For the avoidance of doubt, the Target Market Assessment does not constitute: (a) an assessment for any particular client of suitability or appropriateness for the purposes of MiFID II; or (b) a recommendation to any investor or group of investors to invest in, or purchase, or take any other action whatsoever with respect to the Offered Shares.
Each distributor is responsible for undertaking its own target market assessment in respect of the Offered Shares and determining appropriate distribution channels.

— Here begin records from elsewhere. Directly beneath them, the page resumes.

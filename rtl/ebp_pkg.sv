// Shared types of the zone-1 EBP fault-locating relay.
//
// The relay is a five-state machine held in three flip-flops, S0 S1 S2
// (S0 is the most significant bit). The codes below are the present-state
// columns of the relay's state table; the three codes not listed (101, 110,
// 111) are unused and the next-state logic sends them back to ST_S0.
//
//   ST_S0  000  idle, searching for a rise of both R and X (A=1, B=1)
//   ST_S1  001  disturbance seen; asks whether the fault is within 80 %
//   ST_S2  010  beyond 80 %; asks whether it is within 100 %
//   ST_S3  011  fault located inside the protected reach: trip (Y=1), held
//   ST_S4  100  beyond 100 %; asks whether it is within 120 %
package ebp_pkg;

  typedef enum logic [2:0] {
    ST_S0 = 3'b000,
    ST_S1 = 3'b001,
    ST_S2 = 3'b010,
    ST_S3 = 3'b011,
    ST_S4 = 3'b100
  } ebp_state_e;

endpackage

Forward looking statements
Matters discussed in this announcement may constitute forward-looking statements. Forward-looking statements are statements that are not historical facts and that can be identified by words such as “believe”, “expect”, “anticipate”, “intends”, “estimate”, “will”, “may”, “continue”, “should”, and similar expressions, as well as other statements regarding future events or prospects. Specifically, this announcement includes information with respect to projections, estimates and targets that also constitute forward-looking statements. The forward-looking statements in this announcement are based upon various assumptions, many of which are based, in turn, upon further assumptions. Although the Company believes that these assumptions were reasonable when made, these assumptions are inherently subject to significant known and unknown risks, uncertainties, contingencies and other important factors which are difficult or impossible to predict and are beyond its control. Such risks, uncertainties and other important factors include, among others: general economic conditions and related policy frameworks; the ongoing COVID-19 pandemic; changes in mortgage lending or the interest rate environment; dependence on third-party suppliers, contractors and other service providers; competition; negative publicity; incorrectly estimated costs in relation to projects; failure to successfully implement strategies; building and design defects; risks relating to own land; cyberattacks; compliance and litigation related risks; liquidity constraints; healthy, safety and environmental risks; changes in law and regulation; and failure to obtain required permits and approvals. Such risks, uncertainties, contingencies and other important factors could cause actual events to differ materially from the expectations, projections, estimates and targets expressed or implied in this release by such forward-looking statements. The information, opinions and forward-looking statements contained in this announcement speak only as at its date, and are subject to change without notice.